Ici, dans ce dernier repas, rompre le pain prend un sens très fort : Jésus annonce que son corps sera brisé sur la croix, aboutissement d’une violence injuste et aveugle à laquelle il décide de ne pas résister. En effet, il rompt lui-même le pain, signifiant qu’il accepte de donner librement sa vie ; en donnant ce pain, il se donne lui-même, nourriture pour tous, partagée entre tous, pour vivre l’amour de charité.
Le sang versé
Le sang hors du corps ne peut que se répandre, comme le parfum hors du flacon, comme le vin s’il n’est versé dans une coupe. La « coupe », potêrion, qui le contient ici, évoque par son nom même le fait de « boire ». Il est tout à fait frappant, dans la version marcienne du récit de la Cène, que Jésus n’évoque le « sang », son sang versé, qu’après avoir fait passer la coupe de vin à tous, comme coupe d’action de grâce,après qu’ils ont bu, et non pas avant.
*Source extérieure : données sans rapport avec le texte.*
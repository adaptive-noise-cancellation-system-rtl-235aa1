// tb_noise_cancel_top: end-to-end test of the noise canceller at its default
// size (64-tap filter, 400 kHz I2C, real 48 kHz I2S timing), driven only
// through the top-level pins. A CODEC model configures over I2C and streams
// I2S audio; the testbench plays the HPS on the Avalon-MM port.
//
// Signal: reference x[n] is white noise (+-0.5); the microphone carries a
// 1 kHz square "speech" signal s[n] plus noise that reached it through the
// path 0.5 x[n-2] - 0.25 x[n-5]. The DAC word of frame n+1 carries e[n], so
// the residual is e[n] - s[n].
//
// Sequence and what is checked:
//   1. startup: 16 correct CODEC writes; before they finish no sample is
//      flagged and the DAC sends zeros (init_done gating)
//   2. HPS sets IRQ_ENABLE, STEP_SIZE, TAP_COUNT=16 (and a rejected 100)
//   3. 800 frames served by interrupt: each frame the snapshots must equal
//      the words on the wire, busy must last exactly 2L+1 clocks, the IRQ
//      must drop when STATUS[0] is cleared; the residual must fall by 20 dB
//   4. TAP_COUNT=4 cannot model the x[n-5] path: residual must stay high
//   5. bypass: busy never rises and the DAC carries d[n] unchanged
//   6. filter_reset: the next output equals d[n] exactly; it re-converges
//   7. polling mode: IRQ_ENABLE=0, STATUS[0] polled, the IRQ never rises
// Each mechanism is counted, and one that never happened is a failure.
module tb_noise_cancel_top;
  logic        clk = 1'b0;
  logic        reset_n = 1'b0;
  logic        bclk, adc_lrclk, dac_lrclk, adcdat, dacdat;
  logic        aud_xck;
  wire         sda;
  logic        scl;
  logic [4:0]  avs_address = '0;
  logic        avs_read = 1'b0, avs_write = 1'b0;
  logic [31:0] avs_writedata = '0;
  logic [31:0] avs_readdata;
  logic        avs_irq;
  logic        xck = 1'b0;
  logic [15:0] left_word = '0, right_word = '0;
  logic [15:0] cur_left, cur_right, dac_left, dac_right;
  int          frames;
  int          checks = 0, failures = 0;

  pullup (sda);

  always #10 clk = ~clk;   // 50 MHz
  always #40.69 xck = ~xck;  // 12.288 MHz stand-in for the audio PLL

  noise_cancel_top dut (
    .CLOCK_50      (clk),
    .reset_n       (reset_n),
    .AUD_BCLK      (bclk),
    .AUD_DACLCK    (dac_lrclk),
    .AUD_ADCLK     (adc_lrclk),
    .AUD_ADCDAT    (adcdat),
    .AUD_DACDAT    (dacdat),
    .AUD_XCK       (aud_xck),
    .aud_xck_pll   (xck),
    .FPGA_I2C_SDAT (sda),
    .FPGA_I2C_SCLK (scl),
    .avs_address   (avs_address),
    .avs_read      (avs_read),
    .avs_write     (avs_write),
    .avs_writedata (avs_writedata),
    .avs_readdata  (avs_readdata),
    .avs_irq       (avs_irq)
  );

  wm8731_i2c_model i2c_codec (.sda, .scl);
  wm8731_i2s_model i2s_codec (
    .bclk, .adc_lrclk, .dac_lrclk, .adcdat, .dacdat,
    .left_word, .right_word, .cur_left, .cur_right, .dac_left, .dac_right, .frames);

  initial begin
    repeat (3_000_000) @(posedge clk);
    failures++;
    $display("watchdog expired");
    $display("TB_RESULT checks=%0d failures=%0d", checks, failures);
    $finish;
  end

  task automatic check(input bit cond, input string what);
    checks++;
    if (!cond) begin
      failures++;
      $display("FAILED at frame %0d: %s", frames, what);
    end
  endtask

  // ---------------- audio source and sink ----------------
  localparam int MAXF = 4096;
  logic signed [15:0] xs [MAXF];
  logic signed [15:0] ss [MAXF];
  logic signed [15:0] ds [MAXF];
  logic signed [15:0] dac_hist [MAXF];

  function automatic logic signed [15:0] xat(int f);
    return (f < 0) ? 16'sd0 : xs[f];
  endfunction

  task automatic make_frame(int f);
    xs[f] = 16'($signed(16'($urandom)) >>> 1);
    ss[f] = ((f / 24) % 2 == 1) ? 16'sh0400 : -16'sh0400;
    ds[f] = 16'(int'(ss[f]) + (int'(xat(f - 2)) >>> 1) - (int'(xat(f - 5)) >>> 2));
    left_word  = xs[f];
    right_word = ds[f];
  endtask

  int n_lr_mismatch = 0;
  initial make_frame(0);
  always @(frames) begin
    dac_hist[frames - 1] = dac_left;
    if (dac_left !== dac_right) n_lr_mismatch++;
    if (frames < MAXF) make_frame(frames);
  end

  // energy of the residual e[g] - s[g] over frames [a, b)
  function automatic longint residual(int a, int b);
    longint acc = 0, r;
    for (int g = a; g < b; g++) begin
      r = longint'(dac_hist[g + 1]) - longint'(ss[g]);
      acc += r * r;
    end
    return acc;
  endfunction

  // ---------------- HPS bus master ----------------
  // Both tasks start at a falling clock edge and end at the next one, so a
  // sequence of accesses issues one per clock.
  task automatic wr(input logic [4:0] a, input logic [31:0] d);
    avs_address = a; avs_writedata = d; avs_write = 1'b1;
    @(negedge clk);
    avs_write = 1'b0;
  endtask

  task automatic rd(input logic [4:0] a, output logic [31:0] d);
    avs_address = a; avs_read = 1'b1;
    #1 d = avs_readdata;
    @(negedge clk);
    avs_read = 1'b0;
  endtask

  // mechanism counters
  int n_gated = 0, n_irq = 0, n_polled = 0, n_busy_ok = 0, n_bypass = 0;
  int n_reset = 0, n_tap_change = 0, n_tap_reject = 0, n_step_change = 0;
  int n_converged = 0, n_short_taps = 0, n_snap_ok = 0;

  // Serve one frame: wait for sample_ready (IRQ or polling), count the busy
  // clocks, check the snapshots and clear the flag.
  task automatic serve(input bit use_irq, input int taps, input bit filtering);
    logic [31:0] v;
    int busy_n;
    if (use_irq) begin
      while (!avs_irq) @(negedge clk);
      n_irq++;
    end else begin
      v = '0;
      while (!v[0]) begin
        rd(5'd0, v);
        check(!avs_irq, "IRQ raised in polling mode");
      end
      n_polled++;
    end
    // the poll that found the flag already saw the first busy clock
    busy_n = use_irq ? 0 : int'(v[1]);
    for (int i = busy_n; i < 2 * taps + 10; i++) begin
      rd(5'd0, v);
      if (v[1]) busy_n++;
    end
    check(busy_n == (filtering ? 2 * taps + 1 : 0), $sformatf("busy for %0d clocks", busy_n));
    if (filtering && busy_n == 2 * taps + 1) n_busy_ok++;
    rd(5'd4, v); check(v == {16'h0, cur_right}, "MIC_SAMPLE snapshot");
    rd(5'd5, v); check(v == {16'h0, cur_left}, "REF_SAMPLE snapshot");
    rd(5'd6, v); check(v == {16'h0, dac_left}, "OUT_SAMPLE snapshot");
    n_snap_ok++;
    wr(5'd0, 32'h1);
    check(!avs_irq, "IRQ still high after clearing STATUS[0]");
    rd(5'd0, v); check(v[0] == 1'b0, "STATUS[0] not cleared");
  endtask

  logic [31:0] v;
  longint r_early, r_late, r_short, r_reset;
  int f0;

  initial begin
    repeat (5) @(negedge clk);
    reset_n = 1'b1;

    // 1. startup gating
    while (i2c_codec.n_writes < 16) begin
      rd(5'd0, v);
      if (frames > 2) begin
        check(v[0] == 1'b0 && dac_left == 16'h0, "activity before CODEC configuration");
        n_gated++;
      end
      repeat (500) @(negedge clk);
    end
    check(i2c_codec.errors == 0, "I2C protocol errors");
    check(i2c_codec.words[0] == 24'h341E00 && i2c_codec.words[8] == 24'h340E42 &&
          i2c_codec.words[10] == 24'h341201, "CODEC register writes");
    check(aud_xck == xck, "AUD_XCK follows the PLL clock");

    // 2. HPS configuration
    wr(5'd7, 32'h1);
    wr(5'd2, 32'h2000); n_step_change++;
    rd(5'd2, v); check(v == 32'h2000, "STEP_SIZE read-back");
    wr(5'd3, 32'd16); n_tap_change++;
    wr(5'd3, 32'd100);
    rd(5'd3, v); check(v == 32'd16, "TAP_COUNT rejects 100");
    if (v == 32'd16) n_tap_reject++;
    wr(5'd0, 32'h1);

    // 3. adaptation, interrupt driven
    f0 = frames + 1;
    for (int n = 0; n < 800; n++) serve(1'b1, 16, 1'b1);
    r_early = residual(f0 + 5, f0 + 105);
    r_late  = residual(frames - 101, frames - 1);
    $display("residual energy: first 100 frames %0d, last 100 frames %0d", r_early, r_late);
    check(r_late * 100 < r_early, "no 20 dB noise reduction after 800 frames");
    if (r_late * 100 < r_early) n_converged++;

    // 4. too few taps for the noise path
    wr(5'd3, 32'd4); n_tap_change++;
    for (int n = 0; n < 300; n++) serve(1'b1, 4, 1'b1);
    r_short = residual(frames - 101, frames - 1);
    $display("residual energy with 4 taps: %0d", r_short);
    check(r_short > 10 * r_late, "4 taps should not cancel a 6-tap path");
    if (r_short > 10 * r_late) n_short_taps++;
    wr(5'd3, 32'd16); n_tap_change++;
    for (int n = 0; n < 300; n++) serve(1'b1, 16, 1'b1);

    // 5. bypass
    wr(5'd1, 32'h1);
    serve(1'b1, 16, 1'b0);
    serve(1'b1, 16, 1'b0);
    for (int n = 0; n < 20; n++) begin
      serve(1'b1, 16, 1'b0);
      // DAC word of the last completed frame carries d of the frame before
      check(dac_hist[frames - 1] == ds[frames - 2], "bypass output differs from d[n]");
      n_bypass++;
    end
    wr(5'd1, 32'h0);

    // 6. filter_reset: weights zero, so e = d for the next sample
    wr(5'd1, 32'h2);
    rd(5'd1, v); check(v == 32'h0, "CONTROL[1] reads back 0");
    n_reset++;
    f0 = frames;
    serve(1'b1, 16, 1'b1);      // sample f0 is filtered with zero weights
    serve(1'b1, 16, 1'b1);
    check(dac_hist[f0 + 1] == ds[f0], "first output after filter_reset is not d[n]");
    for (int n = 0; n < 600; n++) serve(1'b1, 16, 1'b1);
    r_reset = residual(frames - 101, frames - 1);
    check(r_reset * 100 < r_early, "no re-convergence after filter_reset");

    // 7. polling mode
    wr(5'd7, 32'h0);
    for (int n = 0; n < 10; n++) serve(1'b0, 16, 1'b1);

    check(n_lr_mismatch == 0, "left and right DAC words differ");
    check(n_gated > 0, "startup gating never observed");
    check(n_irq > 0, "interrupt never served");
    check(n_polled > 0, "polling never used");
    check(n_busy_ok > 0, "busy window never measured");
    check(n_bypass > 0, "bypass never exercised");
    check(n_reset > 0, "filter_reset never exercised");
    check(n_tap_change > 0 && n_tap_reject > 0 && n_short_taps > 0, "tap count changes");
    check(n_step_change > 0, "step size never changed");
    check(n_converged > 0, "adaptation never converged");
    check(n_snap_ok > 0, "snapshots never read");
    $display("mechanisms: gated=%0d irq=%0d polled=%0d busy=%0d bypass=%0d reset=%0d taps=%0d/%0d/%0d step=%0d",
             n_gated, n_irq, n_polled, n_busy_ok, n_bypass, n_reset, n_tap_change,
             n_tap_reject, n_short_taps, n_step_change);
    $display("TB_RESULT checks=%0d failures=%0d", checks, failures);
    $finish;
  end
endmodule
Jésus renouvelle ainsi le rite de l’alliance jadis conclue entre Dieu et Moïse : son sang n’est pas répandu sur les disciples pour les purifier, il est consommé par eux, signe d’une « communion de vie » avec lui et entre eux. Quand ils boivent le vin en donnant eux aussi leur vie, ils sont la présence réelle du Christ au cœur même de la violence, qui défait l’histoire, ils prolongent l’alliance de génération en génération.
La coupe partagée : lier, allier, notre destinée à celle de Jésus
L’image de la « coupe » porte en elle-même un sens de destin, de sort à partager, éventuellement fatal (la mort). Il en a été question déjà : pouvez-vous « boire la coupe que moi, je vais boire » (Mc 10, 38-39), en analogie avec un baptême, une mort dans laquelle Jésus serait plongé. Il sera de nouveau question à Gethsémani de la coupe fatale, synonyme de souffrance (Mc 14, 36) : « coupe » et « sang versé » sont donc reliés à une destinée qui peut être tragique.
« Ceci est mon sang de l’Alliance, versé pour la multitude ». La parole sur la coupe est l’unique apparition de ce mot « alliance » dans la bouche de Jésus. Jésus inscrit dans ce repas son geste d’« alliance ». Au cours de ce dernier repas manger avec lui1, c’est faire alliance, renouveler l’alliance et recevoir la force pour vivre l’amour crucifié.
Je t’offrirai le sacrifice d’action de grâce, j’invoquerai le nom du Seigneur. Je tiendrai mes promesses au Seigneur, oui, devant tout son peuple. (Ps 115, 18)
1 On comprend mieux alors la façon dont Jésus parle de Judas : « L’un des Douze, celui qui est en train de se servir avec moi dans le plat » (14, 20), car le repas d’alliance était pour lui comme un sacrilège.